Action item |
Send back all of the data, word for word.
⁂
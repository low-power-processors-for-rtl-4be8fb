// avr_asm_pkg: AVR instruction encoders used by the testbenches to build
// programs in memory (one function per instruction; two-word instructions
// return the first word, the second word is the 16-bit address).
package avr_asm_pkg;
  typedef logic [15:0] w16;

  function automatic w16 rr(input logic [5:0] op, input int d, input int r);
    return {op, 1'(r >> 4), 5'(d), 4'(r)};
  endfunction
  function automatic w16 op_add (input int d, input int r); return rr(6'b000011, d, r); endfunction
  function automatic w16 op_adc (input int d, input int r); return rr(6'b000111, d, r); endfunction
  function automatic w16 op_sub (input int d, input int r); return rr(6'b000110, d, r); endfunction
  function automatic w16 op_sbc (input int d, input int r); return rr(6'b000010, d, r); endfunction
  function automatic w16 op_and (input int d, input int r); return rr(6'b001000, d, r); endfunction
  function automatic w16 op_eor (input int d, input int r); return rr(6'b001001, d, r); endfunction
  function automatic w16 op_or  (input int d, input int r); return rr(6'b001010, d, r); endfunction
  function automatic w16 op_mov (input int d, input int r); return rr(6'b001011, d, r); endfunction
  function automatic w16 op_cp  (input int d, input int r); return rr(6'b000101, d, r); endfunction
  function automatic w16 op_cpc (input int d, input int r); return rr(6'b000001, d, r); endfunction
  function automatic w16 op_cpse(input int d, input int r); return rr(6'b000100, d, r); endfunction

  function automatic w16 imm(input logic [3:0] op, input int d, input int k);
    return {op, 4'(k >> 4), 4'(d - 16), 4'(k)};
  endfunction
  function automatic w16 op_ldi (input int d, input int k); return imm(4'hE, d, k); endfunction
  function automatic w16 op_cpi (input int d, input int k); return imm(4'h3, d, k); endfunction
  function automatic w16 op_sbci(input int d, input int k); return imm(4'h4, d, k); endfunction
  function automatic w16 op_subi(input int d, input int k); return imm(4'h5, d, k); endfunction
  function automatic w16 op_ori (input int d, input int k); return imm(4'h6, d, k); endfunction
  function automatic w16 op_andi(input int d, input int k); return imm(4'h7, d, k); endfunction

  function automatic w16 one(input int d, input logic [3:0] code);
    return {7'b1001010, 5'(d), code};
  endfunction
  function automatic w16 op_com (input int d); return one(d, 4'h0); endfunction
  function automatic w16 op_neg (input int d); return one(d, 4'h1); endfunction
  function automatic w16 op_swap(input int d); return one(d, 4'h2); endfunction
  function automatic w16 op_inc (input int d); return one(d, 4'h3); endfunction
  function automatic w16 op_asr (input int d); return one(d, 4'h5); endfunction
  function automatic w16 op_lsr (input int d); return one(d, 4'h6); endfunction
  function automatic w16 op_ror (input int d); return one(d, 4'h7); endfunction
  function automatic w16 op_dec (input int d); return one(d, 4'hA); endfunction

  function automatic w16 op_in (input int d, input int a); return {5'b10110, 2'(a >> 4), 5'(d), 4'(a)}; endfunction
  function automatic w16 op_out(input int a, input int r); return {5'b10111, 2'(a >> 4), 5'(r), 4'(a)}; endfunction
  function automatic w16 op_lds(input int d); return {7'b1001000, 5'(d), 4'b0000}; endfunction
  function automatic w16 op_sts(input int r); return {7'b1001001, 5'(r), 4'b0000}; endfunction
  // pointer modes: 4'b1100 X, 4'b1101 X+, 4'b1110 -X, 4'b1001 Y+, 4'b1010 -Y, 4'b0001 Z+, 4'b0010 -Z
  function automatic w16 op_ld (input int d, input logic [3:0] m); return {7'b1001000, 5'(d), m}; endfunction
  function automatic w16 op_st (input int r, input logic [3:0] m); return {7'b1001001, 5'(r), m}; endfunction
  function automatic w16 op_ldd(input int d, input bit y, input int q);
    return {2'b10, 1'(q >> 5), 1'b0, 2'(q >> 3), 1'b0, 5'(d), y, 3'(q)};
  endfunction
  function automatic w16 op_std(input int r, input bit y, input int q);
    return {2'b10, 1'(q >> 5), 1'b0, 2'(q >> 3), 1'b1, 5'(r), y, 3'(q)};
  endfunction
  function automatic w16 op_push(input int r); return {7'b1001001, 5'(r), 4'b1111}; endfunction
  function automatic w16 op_pop (input int d); return {7'b1001000, 5'(d), 4'b1111}; endfunction
  function automatic w16 op_lpm_z(input int d); return {7'b1001000, 5'(d), 4'b0100}; endfunction
  function automatic w16 op_lpm_zp(input int d); return {7'b1001000, 5'(d), 4'b0101}; endfunction

  function automatic w16 op_rjmp (input int k); return {4'b1100, 12'(k)}; endfunction
  function automatic w16 op_rcall(input int k); return {4'b1101, 12'(k)}; endfunction
  localparam w16 OP_JMP   = 16'h940C;
  localparam w16 OP_CALL  = 16'h940E;
  localparam w16 OP_RET   = 16'h9508;
  localparam w16 OP_RETI  = 16'h9518;
  localparam w16 OP_SLEEP = 16'h9588;
  localparam w16 OP_NOP   = 16'h0000;
  localparam w16 OP_IJMP  = 16'h9409;
  localparam w16 OP_ICALL = 16'h9509;
  localparam w16 OP_LPM   = 16'h95C8;
  function automatic w16 op_brbs(input int s, input int k); return {6'b111100, 7'(k), 3'(s)}; endfunction
  function automatic w16 op_brbc(input int s, input int k); return {6'b111101, 7'(k), 3'(s)}; endfunction
  function automatic w16 op_sbi (input int a, input int b); return {8'h9A, 5'(a), 3'(b)}; endfunction
  function automatic w16 op_cbi (input int a, input int b); return {8'h98, 5'(a), 3'(b)}; endfunction
  function automatic w16 op_sbic(input int a, input int b); return {8'h99, 5'(a), 3'(b)}; endfunction
  function automatic w16 op_sbis(input int a, input int b); return {8'h9B, 5'(a), 3'(b)}; endfunction
  function automatic w16 op_sbrc(input int r, input int b); return {7'b1111110, 5'(r), 1'b0, 3'(b)}; endfunction
  function automatic w16 op_sbrs(input int r, input int b); return {7'b1111111, 5'(r), 1'b0, 3'(b)}; endfunction
  function automatic w16 op_bset(input int s); return {9'b100101000, 3'(s), 4'b1000}; endfunction
  function automatic w16 op_bclr(input int s); return {9'b100101001, 3'(s), 4'b1000}; endfunction
  function automatic w16 op_bst (input int d, input int b); return {7'b1111101, 5'(d), 1'b0, 3'(b)}; endfunction
  function automatic w16 op_bld (input int d, input int b); return {7'b1111100, 5'(d), 1'b0, 3'(b)}; endfunction
  function automatic w16 op_adiw(input int p, input int k); return {8'h96, 2'(k >> 4), 2'(p), 4'(k)}; endfunction
  function automatic w16 op_sbiw(input int p, input int k); return {8'h97, 2'(k >> 4), 2'(p), 4'(k)}; endfunction
endpackage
⁂
Response |
repository low-power-processors-for-rtl-4be8fb
// avr_asm_pkg: AVR instruction encoders used by the testbenches to build
// programs in memory (one function per instruction; two-word instructions
// return the first word, the second word is the 16-bit address).
package avr_asm_pkg;
  typedef logic [15:0] w16;

  function automatic w16 rr(input logic [5:0] op, input int d, input int r);
    return {op, 1'(r >> 4), 5'(d), 4'(r)};
  endfunction
  function automatic w16 op_add (input int d, input int r); return rr(6'b000011, d, r); endfunction
  function automatic w16 op_adc (input int d, input int r); return rr(6'b000111, d, r); endfunction
  function automatic w16 op_sub (input int d, input int r); return rr(6'b000110, d, r); endfunction
  function automatic w16 op_sbc (input int d, input int r); return rr(6'b000010, d, r); endfunction
  function automatic w16 op_and (input int d, input int r); return rr(6'b001000, d, r); endfunction
  function automatic w16 op_eor (input int d, input int r); return rr(6'b001001, d, r); endfunction
  function automatic w16 op_or  (input int d, input int r); return rr(6'b001010, d, r); endfunction
  function automatic w16 op_mov (input int d, input int r); return rr(6'b001011, d, r); endfunction
  function automatic w16 op_cp  (input int d, input int r); return rr(6'b000101, d, r); endfunction
  function automatic w16 op_cpc (input int d, input int r); return rr(6'b000001, d, r); endfunction
  function automatic w16 op_cpse(input int d, input int r); return rr(6'b000100, d, r); endfunction

  function automatic w16 imm(input logic [3:0] op, input int d, input int k);
    return {op, 4'(k >> 4), 4'(d - 16), 4'(k)};
  endfunction
  function automatic w16 op_ldi (input int d, input int k); return imm(4'hE, d, k); endfunction
  function automatic w16 op_cpi (input int d, input int k); return imm(4'h3, d, k); endfunction
  function automatic w16 op_sbci(input int d, input int k); return imm(4'h4, d, k); endfunction
  function automatic w16 op_subi(input int d, input int k); return imm(4'h5, d, k); endfunction
  function automatic w16 op_ori (input int d, input int k); return imm(4'h6, d, k); endfunction
  function automatic w16 op_andi(input int d, input int k); return imm(4'h7, d, k); endfunction

  function automatic w16 one(input int d, input logic [3:0] code);
    return {7'b1001010, 5'(d), code};
  endfunction
  function automatic w16 op_com (input int d); return one(d, 4'h0); endfunction
  function automatic w16 op_neg (input int d); return one(d, 4'h1); endfunction
  function automatic w16 op_swap(input int d); return one(d, 4'h2); endfunction
  function automatic w16 op_inc (input int d); return one(d, 4'h3); endfunction
  function automatic w16 op_asr (input int d); return one(d, 4'h5); endfunction
  function automatic w16 op_lsr (input int d); return one(d, 4'h6); endfunction
  function automatic w16 op_ror (input int d); return one(d, 4'h7); endfunction
  function automatic w16 op_dec (input int d); return one(d, 4'hA); endfunction

  function automatic w16 op_in (input int d, input int a); return {5'b10110, 2'(a >> 4), 5'(d), 4'(a)}; endfunction
  function automatic w16 op_out(input int a, input int r); return {5'b10111, 2'(a >> 4), 5'(r), 4'(a)}; endfunction
  function automatic w16 op_lds(input int d); return {7'b1001000, 5'(d), 4'b0000}; endfunction
  function automatic w16 op_sts(input int r); return {7'b1001001, 5'(r), 4'b0000}; endfunction
  // pointer modes: 4'b1100 X, 4'b1101 X+, 4'b1110 -X, 4'b1001 Y+, 4'b1010 -Y, 4'b0001 Z+, 4'b0010 -Z
  function automatic w16 op_ld (input int d, input logic [3:0] m); return {7'b1001000, 5'(d), m}; endfunction
  function automatic w16 op_st (input int r, input logic [3:0] m); return {7'b1001001, 5'(r), m}; endfunction
  function automatic w16 op_ldd(input int d, input bit y, input int q);
    return {2'b10, 1'(q >> 5), 1'b0, 2'(q >> 3), 1'b0, 5'(d), y, 3'(q)};
  endfunction
  function automatic w16 op_std(input int r, input bit y, input int q);
    return {2'b10, 1'(q >> 5), 1'b0, 2'(q >> 3), 1'b1, 5'(r), y, 3'(q)};
  endfunction
  function automatic w16 op_push(input int r); return {7'b1001001, 5'(r), 4'b1111}; endfunction
  function automatic w16 op_pop (input int d); return {7'b1001000, 5'(d), 4'b1111}; endfunction
  function automatic w16 op_lpm_z(input int d); return {7'b1001000, 5'(d), 4'b0100}; endfunction
  function automatic w16 op_lpm_zp(input int d); return {7'b1001000, 5'(d), 4'b0101}; endfunction

  function automatic w16 op_rjmp (input int k); return {4'b1100, 12'(k)}; endfunction
  function automatic w16 op_rcall(input int k); return {4'b1101, 12'(k)}; endfunction
  localparam w16 OP_JMP   = 16'h940C;
  localparam w16 OP_CALL  = 16'h940E;
  localparam w16 OP_RET   = 16'h9508;
  localparam w16 OP_RETI  = 16'h9518;
  localparam w16 OP_SLEEP = 16'h9588;
  localparam w16 OP_NOP   = 16'h0000;
  localparam w16 OP_IJMP  = 16'h9409;
  localparam w16 OP_ICALL = 16'h9509;
  localparam w16 OP_LPM   = 16'h95C8;
  function automatic w16 op_brbs(input int s, input int k); return {6'b111100, 7'(k), 3'(s)}; endfunction
  function automatic w16 op_brbc(input int s, input int k); return {6'b111101, 7'(k), 3'(s)}; endfunction
  function automatic w16 op_sbi (input int a, input int b); return {8'h9A, 5'(a), 3'(b)}; endfunction
  function automatic w16 op_cbi (input int a, input int b); return {8'h98, 5'(a), 3'(b)}; endfunction
  function automatic w16 op_sbic(input int a, input int b); return {8'h99, 5'(a), 3'(b)}; endfunction
  function automatic w16 op_sbis(input int a, input int b); return {8'h9B, 5'(a), 3'(b)}; endfunction
  function automatic w16 op_sbrc(input int r, input int b); return {7'b1111110, 5'(r), 1'b0, 3'(b)}; endfunction
  function automatic w16 op_sbrs(input int r, input int b); return {7'b1111111, 5'(r), 1'b0, 3'(b)}; endfunction
  function automatic w16 op_bset(input int s); return {9'b100101000, 3'(s), 4'b1000}; endfunction
  function automatic w16 op_bclr(input int s); return {9'b100101001, 3'(s), 4'b1000}; endfunction
  function automatic w16 op_bst (input int d, input int b); return {7'b1111101, 5'(d), 1'b0, 3'(b)}; endfunction
  function automatic w16 op_bld (input int d, input int b); return {7'b1111100, 5'(d), 1'b0, 3'(b)}; endfunction
  function automatic w16 op_adiw(input int p, input int k); return {8'h96, 2'(k >> 4), 2'(p), 4'(k)}; endfunction
  function automatic w16 op_sbiw(input int p, input int k); return {8'h97, 2'(k >> 4), 2'(p), 4'(k)}; endfunction
endpackage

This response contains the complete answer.